Dataset records:
···

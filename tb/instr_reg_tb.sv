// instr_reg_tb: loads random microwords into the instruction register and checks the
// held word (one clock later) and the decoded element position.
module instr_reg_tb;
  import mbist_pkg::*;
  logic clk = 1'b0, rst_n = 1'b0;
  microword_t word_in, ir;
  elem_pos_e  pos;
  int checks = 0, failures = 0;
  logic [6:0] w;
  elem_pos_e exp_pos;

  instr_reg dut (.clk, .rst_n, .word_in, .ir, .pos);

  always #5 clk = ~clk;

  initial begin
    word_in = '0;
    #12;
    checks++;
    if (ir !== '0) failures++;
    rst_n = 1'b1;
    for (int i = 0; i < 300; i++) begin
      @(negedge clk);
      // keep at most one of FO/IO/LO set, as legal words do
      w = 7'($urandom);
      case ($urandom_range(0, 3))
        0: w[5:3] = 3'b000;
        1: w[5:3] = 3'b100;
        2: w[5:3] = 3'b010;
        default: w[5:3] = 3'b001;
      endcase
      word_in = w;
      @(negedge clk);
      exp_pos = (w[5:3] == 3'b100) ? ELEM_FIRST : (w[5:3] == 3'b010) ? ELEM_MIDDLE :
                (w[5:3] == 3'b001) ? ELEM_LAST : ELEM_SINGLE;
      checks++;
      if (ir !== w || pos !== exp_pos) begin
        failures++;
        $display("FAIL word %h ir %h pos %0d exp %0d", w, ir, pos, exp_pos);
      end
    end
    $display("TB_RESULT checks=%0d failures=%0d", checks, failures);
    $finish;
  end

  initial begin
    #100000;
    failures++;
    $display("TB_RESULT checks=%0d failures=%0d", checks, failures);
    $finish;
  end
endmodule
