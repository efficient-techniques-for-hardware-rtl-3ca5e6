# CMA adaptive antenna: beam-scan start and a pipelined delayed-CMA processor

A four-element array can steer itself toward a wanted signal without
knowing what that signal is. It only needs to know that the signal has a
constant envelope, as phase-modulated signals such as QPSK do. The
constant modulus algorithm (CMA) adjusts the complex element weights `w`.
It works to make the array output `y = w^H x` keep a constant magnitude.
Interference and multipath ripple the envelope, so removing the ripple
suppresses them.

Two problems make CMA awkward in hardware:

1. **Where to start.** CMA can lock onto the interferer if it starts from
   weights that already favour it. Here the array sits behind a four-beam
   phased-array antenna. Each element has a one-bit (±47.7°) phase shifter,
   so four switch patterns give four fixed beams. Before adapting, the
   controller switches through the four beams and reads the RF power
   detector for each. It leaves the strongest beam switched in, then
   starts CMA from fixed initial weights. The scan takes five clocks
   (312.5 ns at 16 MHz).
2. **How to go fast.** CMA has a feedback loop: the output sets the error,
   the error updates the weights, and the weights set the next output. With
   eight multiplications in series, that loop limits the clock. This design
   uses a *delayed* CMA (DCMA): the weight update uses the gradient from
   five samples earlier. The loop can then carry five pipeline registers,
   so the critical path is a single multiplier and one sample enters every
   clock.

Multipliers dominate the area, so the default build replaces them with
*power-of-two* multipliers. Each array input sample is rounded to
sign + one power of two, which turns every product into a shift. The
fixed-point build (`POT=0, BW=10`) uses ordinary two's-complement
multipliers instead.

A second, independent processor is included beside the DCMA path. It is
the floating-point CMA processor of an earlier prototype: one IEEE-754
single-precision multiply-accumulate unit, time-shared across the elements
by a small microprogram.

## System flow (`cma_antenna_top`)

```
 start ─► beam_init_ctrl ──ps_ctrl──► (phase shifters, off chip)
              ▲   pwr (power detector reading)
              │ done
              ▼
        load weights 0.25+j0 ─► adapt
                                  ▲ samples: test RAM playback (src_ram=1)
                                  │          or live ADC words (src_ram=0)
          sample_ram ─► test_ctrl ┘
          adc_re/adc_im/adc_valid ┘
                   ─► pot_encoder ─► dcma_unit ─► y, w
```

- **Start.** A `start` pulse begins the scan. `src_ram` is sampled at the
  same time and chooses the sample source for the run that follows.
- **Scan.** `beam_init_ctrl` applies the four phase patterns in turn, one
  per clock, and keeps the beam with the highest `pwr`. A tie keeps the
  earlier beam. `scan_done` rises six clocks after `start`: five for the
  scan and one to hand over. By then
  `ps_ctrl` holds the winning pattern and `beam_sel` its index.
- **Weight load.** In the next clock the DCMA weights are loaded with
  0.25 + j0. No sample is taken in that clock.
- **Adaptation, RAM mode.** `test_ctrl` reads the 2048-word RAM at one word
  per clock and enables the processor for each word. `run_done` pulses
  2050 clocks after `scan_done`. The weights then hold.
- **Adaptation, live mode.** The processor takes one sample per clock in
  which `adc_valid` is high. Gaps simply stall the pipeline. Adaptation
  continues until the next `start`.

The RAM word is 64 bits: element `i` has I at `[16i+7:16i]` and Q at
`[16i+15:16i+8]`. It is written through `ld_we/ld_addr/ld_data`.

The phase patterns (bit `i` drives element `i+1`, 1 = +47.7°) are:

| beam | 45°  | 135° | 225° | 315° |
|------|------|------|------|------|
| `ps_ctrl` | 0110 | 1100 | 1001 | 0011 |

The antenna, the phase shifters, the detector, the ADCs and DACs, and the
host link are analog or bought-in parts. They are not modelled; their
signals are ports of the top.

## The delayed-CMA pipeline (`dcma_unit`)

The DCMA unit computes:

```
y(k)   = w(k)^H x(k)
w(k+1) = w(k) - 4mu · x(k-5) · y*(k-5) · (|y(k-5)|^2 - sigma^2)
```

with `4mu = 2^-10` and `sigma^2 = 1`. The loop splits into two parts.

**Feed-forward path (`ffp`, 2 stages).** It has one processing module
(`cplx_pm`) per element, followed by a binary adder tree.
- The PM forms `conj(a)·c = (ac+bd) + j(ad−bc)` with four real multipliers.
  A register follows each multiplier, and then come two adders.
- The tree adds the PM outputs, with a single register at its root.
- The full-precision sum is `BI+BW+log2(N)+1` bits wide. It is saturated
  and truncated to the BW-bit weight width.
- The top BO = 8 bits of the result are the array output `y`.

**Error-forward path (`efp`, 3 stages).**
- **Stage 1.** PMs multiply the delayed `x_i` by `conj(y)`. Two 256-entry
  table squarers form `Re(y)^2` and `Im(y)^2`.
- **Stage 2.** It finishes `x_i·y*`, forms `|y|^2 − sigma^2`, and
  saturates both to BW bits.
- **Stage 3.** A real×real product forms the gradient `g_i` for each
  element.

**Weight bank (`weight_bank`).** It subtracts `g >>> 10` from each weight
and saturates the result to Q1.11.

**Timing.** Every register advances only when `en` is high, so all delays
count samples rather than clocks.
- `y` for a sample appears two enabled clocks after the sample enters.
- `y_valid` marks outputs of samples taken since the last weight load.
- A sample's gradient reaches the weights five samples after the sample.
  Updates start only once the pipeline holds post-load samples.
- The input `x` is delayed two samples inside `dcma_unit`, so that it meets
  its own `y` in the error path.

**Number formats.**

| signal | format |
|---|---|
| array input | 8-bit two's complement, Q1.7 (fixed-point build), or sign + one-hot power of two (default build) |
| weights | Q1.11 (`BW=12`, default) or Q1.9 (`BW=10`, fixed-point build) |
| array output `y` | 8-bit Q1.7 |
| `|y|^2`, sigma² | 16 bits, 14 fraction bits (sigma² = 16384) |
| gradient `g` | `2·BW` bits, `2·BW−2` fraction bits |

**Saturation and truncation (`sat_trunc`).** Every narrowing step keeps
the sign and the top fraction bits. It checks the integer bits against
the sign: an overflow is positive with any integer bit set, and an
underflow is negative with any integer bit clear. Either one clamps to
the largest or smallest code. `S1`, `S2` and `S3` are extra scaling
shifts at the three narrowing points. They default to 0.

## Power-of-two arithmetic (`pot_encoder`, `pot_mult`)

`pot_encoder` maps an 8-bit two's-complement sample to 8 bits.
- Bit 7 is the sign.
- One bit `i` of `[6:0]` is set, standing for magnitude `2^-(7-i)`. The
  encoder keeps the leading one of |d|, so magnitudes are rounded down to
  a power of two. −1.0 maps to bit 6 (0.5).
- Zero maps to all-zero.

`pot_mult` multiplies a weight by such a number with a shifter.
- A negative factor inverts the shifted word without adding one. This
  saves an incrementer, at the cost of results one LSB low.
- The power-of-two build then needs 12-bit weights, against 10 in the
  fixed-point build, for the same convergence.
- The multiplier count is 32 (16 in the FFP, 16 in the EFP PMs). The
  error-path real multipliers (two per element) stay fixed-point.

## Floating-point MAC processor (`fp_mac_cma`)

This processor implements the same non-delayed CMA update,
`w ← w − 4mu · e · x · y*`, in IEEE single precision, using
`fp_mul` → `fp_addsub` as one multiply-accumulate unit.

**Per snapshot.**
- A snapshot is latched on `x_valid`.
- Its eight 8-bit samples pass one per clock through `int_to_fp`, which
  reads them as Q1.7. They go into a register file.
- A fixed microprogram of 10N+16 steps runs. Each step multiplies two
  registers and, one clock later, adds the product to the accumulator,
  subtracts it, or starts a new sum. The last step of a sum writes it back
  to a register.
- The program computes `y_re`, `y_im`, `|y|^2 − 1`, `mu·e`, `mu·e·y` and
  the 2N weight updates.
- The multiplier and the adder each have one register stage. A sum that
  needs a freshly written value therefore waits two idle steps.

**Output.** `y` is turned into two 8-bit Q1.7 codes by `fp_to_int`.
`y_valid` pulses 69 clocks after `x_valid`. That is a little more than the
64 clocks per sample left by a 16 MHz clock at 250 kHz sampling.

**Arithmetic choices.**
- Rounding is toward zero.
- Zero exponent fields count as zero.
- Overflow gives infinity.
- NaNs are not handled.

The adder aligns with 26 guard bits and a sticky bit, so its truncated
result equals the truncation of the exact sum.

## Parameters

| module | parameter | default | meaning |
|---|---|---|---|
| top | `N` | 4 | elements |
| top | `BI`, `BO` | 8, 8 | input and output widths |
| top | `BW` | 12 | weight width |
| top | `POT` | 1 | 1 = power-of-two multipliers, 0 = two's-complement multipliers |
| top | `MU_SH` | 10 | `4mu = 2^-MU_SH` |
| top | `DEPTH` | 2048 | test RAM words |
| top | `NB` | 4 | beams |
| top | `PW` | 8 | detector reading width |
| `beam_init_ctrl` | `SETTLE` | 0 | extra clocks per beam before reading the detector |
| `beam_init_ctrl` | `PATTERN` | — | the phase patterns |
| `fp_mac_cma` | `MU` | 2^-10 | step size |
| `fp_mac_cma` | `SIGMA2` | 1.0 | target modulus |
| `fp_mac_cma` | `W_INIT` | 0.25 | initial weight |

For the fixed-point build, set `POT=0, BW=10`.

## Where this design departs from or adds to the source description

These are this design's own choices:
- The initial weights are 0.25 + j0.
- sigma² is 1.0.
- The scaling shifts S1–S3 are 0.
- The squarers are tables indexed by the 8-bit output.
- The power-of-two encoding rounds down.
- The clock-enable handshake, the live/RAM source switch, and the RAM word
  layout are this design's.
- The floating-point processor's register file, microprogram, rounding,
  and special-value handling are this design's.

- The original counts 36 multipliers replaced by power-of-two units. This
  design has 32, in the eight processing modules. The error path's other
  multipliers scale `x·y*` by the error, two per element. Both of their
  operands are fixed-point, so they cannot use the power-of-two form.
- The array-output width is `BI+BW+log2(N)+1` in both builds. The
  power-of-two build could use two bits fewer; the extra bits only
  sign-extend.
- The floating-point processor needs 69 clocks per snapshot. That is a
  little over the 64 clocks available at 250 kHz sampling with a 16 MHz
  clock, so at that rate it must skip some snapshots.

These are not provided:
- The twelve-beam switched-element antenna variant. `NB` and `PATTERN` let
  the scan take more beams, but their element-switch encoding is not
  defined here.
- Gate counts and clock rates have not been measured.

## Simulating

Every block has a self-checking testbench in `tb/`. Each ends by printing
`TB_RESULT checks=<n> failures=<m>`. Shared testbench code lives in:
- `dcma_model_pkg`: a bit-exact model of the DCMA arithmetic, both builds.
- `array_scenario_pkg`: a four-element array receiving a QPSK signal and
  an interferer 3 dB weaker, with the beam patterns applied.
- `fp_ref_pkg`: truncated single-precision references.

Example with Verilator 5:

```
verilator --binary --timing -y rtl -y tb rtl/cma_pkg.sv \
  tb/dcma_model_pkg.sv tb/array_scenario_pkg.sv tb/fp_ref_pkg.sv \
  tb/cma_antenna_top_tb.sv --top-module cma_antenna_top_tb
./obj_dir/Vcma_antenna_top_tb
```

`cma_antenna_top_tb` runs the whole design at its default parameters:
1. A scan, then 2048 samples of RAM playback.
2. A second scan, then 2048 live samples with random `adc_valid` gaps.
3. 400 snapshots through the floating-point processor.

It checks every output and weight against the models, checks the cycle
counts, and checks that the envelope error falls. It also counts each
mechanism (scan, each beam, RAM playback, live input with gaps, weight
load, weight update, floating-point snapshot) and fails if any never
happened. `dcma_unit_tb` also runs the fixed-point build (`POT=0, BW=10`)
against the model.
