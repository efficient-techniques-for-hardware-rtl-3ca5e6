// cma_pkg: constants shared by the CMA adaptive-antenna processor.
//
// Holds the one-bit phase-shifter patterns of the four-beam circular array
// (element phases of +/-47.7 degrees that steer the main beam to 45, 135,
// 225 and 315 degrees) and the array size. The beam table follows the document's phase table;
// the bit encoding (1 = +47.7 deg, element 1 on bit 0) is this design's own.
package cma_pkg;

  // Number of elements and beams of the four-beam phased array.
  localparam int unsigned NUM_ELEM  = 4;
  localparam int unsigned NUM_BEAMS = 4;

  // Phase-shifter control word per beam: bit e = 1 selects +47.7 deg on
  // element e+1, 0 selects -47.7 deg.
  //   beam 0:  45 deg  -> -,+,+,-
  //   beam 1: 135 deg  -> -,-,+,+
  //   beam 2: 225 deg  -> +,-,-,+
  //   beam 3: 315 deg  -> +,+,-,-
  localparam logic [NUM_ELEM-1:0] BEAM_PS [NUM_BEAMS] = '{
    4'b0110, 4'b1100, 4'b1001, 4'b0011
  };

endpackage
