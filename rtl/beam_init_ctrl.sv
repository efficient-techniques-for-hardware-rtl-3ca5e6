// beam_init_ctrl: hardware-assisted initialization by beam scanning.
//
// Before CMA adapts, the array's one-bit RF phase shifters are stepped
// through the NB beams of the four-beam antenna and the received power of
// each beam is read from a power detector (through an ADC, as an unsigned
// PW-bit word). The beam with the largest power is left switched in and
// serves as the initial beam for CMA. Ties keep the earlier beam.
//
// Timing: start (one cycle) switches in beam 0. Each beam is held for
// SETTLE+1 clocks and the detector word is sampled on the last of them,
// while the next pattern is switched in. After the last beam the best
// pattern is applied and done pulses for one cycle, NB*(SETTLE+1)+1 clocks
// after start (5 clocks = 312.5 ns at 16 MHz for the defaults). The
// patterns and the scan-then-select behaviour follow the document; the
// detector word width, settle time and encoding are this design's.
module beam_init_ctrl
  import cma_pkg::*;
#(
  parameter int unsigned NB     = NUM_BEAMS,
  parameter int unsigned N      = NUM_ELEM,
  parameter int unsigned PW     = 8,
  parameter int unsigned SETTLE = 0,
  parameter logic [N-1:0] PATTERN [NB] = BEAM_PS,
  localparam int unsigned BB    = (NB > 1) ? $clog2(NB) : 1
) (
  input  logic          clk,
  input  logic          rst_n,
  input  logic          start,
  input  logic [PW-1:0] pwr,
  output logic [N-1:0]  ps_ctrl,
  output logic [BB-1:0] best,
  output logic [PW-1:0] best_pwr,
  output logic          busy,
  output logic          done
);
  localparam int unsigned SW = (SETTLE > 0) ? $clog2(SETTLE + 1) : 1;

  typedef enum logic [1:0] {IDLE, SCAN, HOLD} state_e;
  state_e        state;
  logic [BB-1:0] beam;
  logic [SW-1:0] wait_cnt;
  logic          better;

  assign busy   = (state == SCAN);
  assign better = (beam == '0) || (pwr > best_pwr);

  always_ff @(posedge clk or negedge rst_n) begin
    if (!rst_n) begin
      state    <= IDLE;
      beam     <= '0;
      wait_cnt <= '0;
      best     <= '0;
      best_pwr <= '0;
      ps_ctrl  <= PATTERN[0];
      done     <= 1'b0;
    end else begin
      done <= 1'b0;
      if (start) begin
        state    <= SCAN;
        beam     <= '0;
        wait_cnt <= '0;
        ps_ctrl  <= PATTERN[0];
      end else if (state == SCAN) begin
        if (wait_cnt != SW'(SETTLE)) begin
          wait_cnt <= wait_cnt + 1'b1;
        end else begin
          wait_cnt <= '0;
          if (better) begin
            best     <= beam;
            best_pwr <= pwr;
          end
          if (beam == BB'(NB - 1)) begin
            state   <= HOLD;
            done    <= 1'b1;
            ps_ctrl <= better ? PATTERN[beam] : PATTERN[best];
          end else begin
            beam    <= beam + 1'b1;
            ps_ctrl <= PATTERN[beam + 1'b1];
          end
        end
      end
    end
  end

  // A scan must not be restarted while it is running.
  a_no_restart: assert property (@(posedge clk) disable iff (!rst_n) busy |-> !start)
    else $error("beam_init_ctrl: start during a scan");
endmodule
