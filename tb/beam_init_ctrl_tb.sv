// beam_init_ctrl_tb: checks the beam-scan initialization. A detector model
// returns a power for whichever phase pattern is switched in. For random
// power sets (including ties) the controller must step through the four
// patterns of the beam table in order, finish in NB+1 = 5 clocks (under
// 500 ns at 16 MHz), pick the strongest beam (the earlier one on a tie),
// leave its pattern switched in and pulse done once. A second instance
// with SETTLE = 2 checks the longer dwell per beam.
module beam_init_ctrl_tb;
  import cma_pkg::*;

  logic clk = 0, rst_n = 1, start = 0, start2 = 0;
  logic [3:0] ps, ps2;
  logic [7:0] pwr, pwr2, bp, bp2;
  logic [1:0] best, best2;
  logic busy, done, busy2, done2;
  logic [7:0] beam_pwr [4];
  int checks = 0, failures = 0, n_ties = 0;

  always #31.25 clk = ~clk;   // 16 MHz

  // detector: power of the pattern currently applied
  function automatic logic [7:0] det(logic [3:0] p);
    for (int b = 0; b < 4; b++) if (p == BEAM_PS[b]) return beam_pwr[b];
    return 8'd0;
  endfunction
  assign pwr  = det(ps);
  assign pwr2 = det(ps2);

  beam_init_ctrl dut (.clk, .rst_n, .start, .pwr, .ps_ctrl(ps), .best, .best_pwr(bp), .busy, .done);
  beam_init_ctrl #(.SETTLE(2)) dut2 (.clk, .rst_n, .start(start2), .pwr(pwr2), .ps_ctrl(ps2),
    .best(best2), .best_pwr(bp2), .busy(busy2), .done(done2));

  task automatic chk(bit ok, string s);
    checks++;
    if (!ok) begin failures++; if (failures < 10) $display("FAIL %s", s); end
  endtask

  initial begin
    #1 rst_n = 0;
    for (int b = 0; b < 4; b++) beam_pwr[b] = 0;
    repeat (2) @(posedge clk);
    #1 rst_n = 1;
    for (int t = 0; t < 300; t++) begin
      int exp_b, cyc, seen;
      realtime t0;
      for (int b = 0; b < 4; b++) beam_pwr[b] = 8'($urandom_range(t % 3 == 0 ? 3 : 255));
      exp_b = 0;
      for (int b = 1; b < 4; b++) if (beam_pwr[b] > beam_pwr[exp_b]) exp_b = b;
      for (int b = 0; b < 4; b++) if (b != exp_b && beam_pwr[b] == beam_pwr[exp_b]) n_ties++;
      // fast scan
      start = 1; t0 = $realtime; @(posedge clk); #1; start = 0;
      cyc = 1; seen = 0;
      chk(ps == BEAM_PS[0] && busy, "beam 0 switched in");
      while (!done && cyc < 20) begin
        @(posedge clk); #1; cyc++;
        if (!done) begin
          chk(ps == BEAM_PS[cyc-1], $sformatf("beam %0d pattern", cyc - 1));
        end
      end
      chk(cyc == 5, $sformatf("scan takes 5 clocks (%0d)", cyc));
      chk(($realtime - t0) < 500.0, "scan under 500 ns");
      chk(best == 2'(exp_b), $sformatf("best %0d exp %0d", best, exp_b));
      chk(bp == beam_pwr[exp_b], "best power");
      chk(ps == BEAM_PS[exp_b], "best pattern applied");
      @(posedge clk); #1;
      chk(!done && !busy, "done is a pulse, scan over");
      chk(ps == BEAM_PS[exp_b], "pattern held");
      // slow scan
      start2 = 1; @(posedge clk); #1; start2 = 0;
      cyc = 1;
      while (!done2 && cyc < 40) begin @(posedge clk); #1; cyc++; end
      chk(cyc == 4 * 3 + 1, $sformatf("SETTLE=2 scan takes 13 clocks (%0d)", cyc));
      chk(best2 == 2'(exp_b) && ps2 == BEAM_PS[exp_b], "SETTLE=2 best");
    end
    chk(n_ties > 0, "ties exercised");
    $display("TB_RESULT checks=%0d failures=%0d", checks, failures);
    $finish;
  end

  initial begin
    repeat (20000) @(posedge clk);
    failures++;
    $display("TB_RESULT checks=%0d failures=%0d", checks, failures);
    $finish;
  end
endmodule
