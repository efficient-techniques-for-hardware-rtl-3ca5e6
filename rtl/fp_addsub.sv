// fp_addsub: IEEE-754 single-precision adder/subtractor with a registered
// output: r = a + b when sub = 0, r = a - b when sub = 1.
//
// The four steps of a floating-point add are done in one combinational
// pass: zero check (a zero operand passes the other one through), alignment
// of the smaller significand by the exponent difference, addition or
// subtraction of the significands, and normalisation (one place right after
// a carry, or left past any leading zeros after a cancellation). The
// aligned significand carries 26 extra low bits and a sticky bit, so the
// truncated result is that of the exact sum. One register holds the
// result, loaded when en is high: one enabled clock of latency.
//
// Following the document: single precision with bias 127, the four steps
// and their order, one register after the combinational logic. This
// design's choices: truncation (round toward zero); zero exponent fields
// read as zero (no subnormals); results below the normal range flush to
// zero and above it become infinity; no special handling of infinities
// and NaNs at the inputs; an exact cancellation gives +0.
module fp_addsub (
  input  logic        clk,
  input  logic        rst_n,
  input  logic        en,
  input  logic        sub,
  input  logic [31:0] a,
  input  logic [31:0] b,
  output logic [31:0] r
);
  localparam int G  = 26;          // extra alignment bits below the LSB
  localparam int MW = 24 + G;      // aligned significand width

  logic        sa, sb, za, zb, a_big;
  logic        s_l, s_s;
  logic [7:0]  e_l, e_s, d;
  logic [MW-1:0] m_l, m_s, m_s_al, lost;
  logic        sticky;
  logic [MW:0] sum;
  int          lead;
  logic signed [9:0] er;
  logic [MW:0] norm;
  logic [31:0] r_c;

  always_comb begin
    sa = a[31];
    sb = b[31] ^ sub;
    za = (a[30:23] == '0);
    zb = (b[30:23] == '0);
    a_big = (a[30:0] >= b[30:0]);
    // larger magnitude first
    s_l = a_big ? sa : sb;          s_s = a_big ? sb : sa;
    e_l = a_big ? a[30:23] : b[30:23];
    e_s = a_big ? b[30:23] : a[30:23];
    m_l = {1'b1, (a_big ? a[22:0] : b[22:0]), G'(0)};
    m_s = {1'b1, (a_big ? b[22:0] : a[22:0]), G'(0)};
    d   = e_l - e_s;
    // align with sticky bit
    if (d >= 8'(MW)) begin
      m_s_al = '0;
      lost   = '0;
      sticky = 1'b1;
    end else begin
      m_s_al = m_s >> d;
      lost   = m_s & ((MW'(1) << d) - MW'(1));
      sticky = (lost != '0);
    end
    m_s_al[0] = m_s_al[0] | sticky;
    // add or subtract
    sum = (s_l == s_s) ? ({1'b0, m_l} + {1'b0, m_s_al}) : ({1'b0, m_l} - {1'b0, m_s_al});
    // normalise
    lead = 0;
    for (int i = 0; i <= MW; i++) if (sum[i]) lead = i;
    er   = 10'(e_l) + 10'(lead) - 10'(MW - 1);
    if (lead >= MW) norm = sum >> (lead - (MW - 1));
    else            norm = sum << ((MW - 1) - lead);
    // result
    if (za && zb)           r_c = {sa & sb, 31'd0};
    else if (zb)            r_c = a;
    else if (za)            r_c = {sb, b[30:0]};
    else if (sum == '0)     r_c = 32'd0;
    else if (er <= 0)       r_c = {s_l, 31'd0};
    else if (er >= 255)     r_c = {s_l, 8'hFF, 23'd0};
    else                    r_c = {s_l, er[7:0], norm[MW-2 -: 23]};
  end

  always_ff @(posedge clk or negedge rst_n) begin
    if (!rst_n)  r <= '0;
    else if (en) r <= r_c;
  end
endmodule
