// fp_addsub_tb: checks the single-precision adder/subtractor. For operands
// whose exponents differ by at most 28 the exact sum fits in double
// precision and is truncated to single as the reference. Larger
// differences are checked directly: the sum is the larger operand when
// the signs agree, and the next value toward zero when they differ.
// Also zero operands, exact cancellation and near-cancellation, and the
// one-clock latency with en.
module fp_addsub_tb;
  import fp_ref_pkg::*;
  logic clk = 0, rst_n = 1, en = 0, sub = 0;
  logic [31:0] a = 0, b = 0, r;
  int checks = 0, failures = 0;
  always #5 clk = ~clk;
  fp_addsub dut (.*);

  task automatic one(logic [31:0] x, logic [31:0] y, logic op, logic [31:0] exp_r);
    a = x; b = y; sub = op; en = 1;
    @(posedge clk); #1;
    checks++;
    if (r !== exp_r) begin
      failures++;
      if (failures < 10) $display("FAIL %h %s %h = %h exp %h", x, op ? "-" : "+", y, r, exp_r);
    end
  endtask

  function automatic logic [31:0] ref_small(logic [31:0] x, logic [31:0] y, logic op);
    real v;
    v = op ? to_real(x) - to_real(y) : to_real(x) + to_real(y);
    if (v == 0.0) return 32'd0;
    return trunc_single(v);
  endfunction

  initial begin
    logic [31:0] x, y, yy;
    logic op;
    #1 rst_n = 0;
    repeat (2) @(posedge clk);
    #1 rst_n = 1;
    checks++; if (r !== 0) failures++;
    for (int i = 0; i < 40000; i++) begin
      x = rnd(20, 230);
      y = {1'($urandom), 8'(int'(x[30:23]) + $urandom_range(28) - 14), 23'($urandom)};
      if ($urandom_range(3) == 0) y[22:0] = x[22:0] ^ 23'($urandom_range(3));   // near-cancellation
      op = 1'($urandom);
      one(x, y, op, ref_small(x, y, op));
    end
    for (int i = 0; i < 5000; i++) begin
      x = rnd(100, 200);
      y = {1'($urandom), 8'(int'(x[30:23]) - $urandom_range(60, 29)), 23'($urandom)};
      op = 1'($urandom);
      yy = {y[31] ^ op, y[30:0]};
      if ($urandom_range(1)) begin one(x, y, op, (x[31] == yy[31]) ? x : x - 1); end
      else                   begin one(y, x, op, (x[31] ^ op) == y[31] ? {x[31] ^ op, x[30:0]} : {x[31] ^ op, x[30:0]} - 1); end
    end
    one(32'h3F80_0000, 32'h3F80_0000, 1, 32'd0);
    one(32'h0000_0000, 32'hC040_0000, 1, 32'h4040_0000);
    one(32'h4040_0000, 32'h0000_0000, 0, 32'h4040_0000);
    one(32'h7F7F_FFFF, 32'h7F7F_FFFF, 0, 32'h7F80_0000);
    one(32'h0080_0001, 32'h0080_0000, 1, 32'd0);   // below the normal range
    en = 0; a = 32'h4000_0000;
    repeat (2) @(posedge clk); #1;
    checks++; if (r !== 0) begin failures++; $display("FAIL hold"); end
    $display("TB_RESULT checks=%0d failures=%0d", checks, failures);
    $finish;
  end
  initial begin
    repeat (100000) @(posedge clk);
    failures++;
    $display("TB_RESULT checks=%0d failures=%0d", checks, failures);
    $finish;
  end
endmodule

···

YOUR INSTRUCTIONS:
Starting at the line that has "(312.5 ns at 16 MHz)." in the records above, restate word for word every line until the one that has "- **Adaptation, RAM", and include that one as well.

RESPONSE BOX:
   (312.5 ns at 16 MHz).
2. **How to go fast.** CMA has a feedback loop: the output sets the error,
   the error updates the weights, and the weights set the next output. With
   eight multiplications in series, that loop limits the clock. This design
   uses a *delayed* CMA (DCMA): the weight update uses the gradient from
   five samples earlier. The loop can then carry five pipeline registers,
   so the critical path is a single multiplier and one sample enters every
   clock.

Multipliers dominate the area, so the default build replaces them with
*power-of-two* multipliers. Each array input sample is rounded to
sign + one power of two, which turns every product into a shift. The
fixed-point build (`POT=0, BW=10`) uses ordinary two's-complement
multipliers instead.

A second, independent processor is included beside the DCMA path. It is
the floating-point CMA processor of an earlier prototype: one IEEE-754
single-precision multiply-accumulate unit, time-shared across the elements
by a small microprogram.

## System flow (`cma_antenna_top`)

```
 start ─► beam_init_ctrl ──ps_ctrl──► (phase shifters, off chip)
              ▲   pwr (power detector reading)
              │ done
              ▼
        load weights 0.25+j0 ─► adapt
                                  ▲ samples: test RAM playback (src_ram=1)
                                  │          or live ADC words (src_ram=0)
          sample_ram ─► test_ctrl ┘
          adc_re/adc_im/adc_valid ┘
                   ─► pot_encoder ─► dcma_unit ─► y, w
```

- **Start.** A `start` pulse begins the scan. `src_ram` is sampled at the
  same time and chooses the sample source for the run that follows.
- **Scan.** `beam_init_ctrl` applies the four phase patterns in turn, one
  per clock, and keeps the beam with the highest `pwr`. A tie keeps the
  earlier beam. `scan_done` rises six clocks after `start`: five for the
  scan and one to hand over. By then
  `ps_ctrl` holds the winning pattern and `beam_sel` its index.
- **Weight load.** In the next clock the DCMA weights are loaded with
  0.25 + j0. No sample is taken in that clock.
- **Adaptation, RAM mode.** `test_ctrl` reads the 2048-word RAM at one word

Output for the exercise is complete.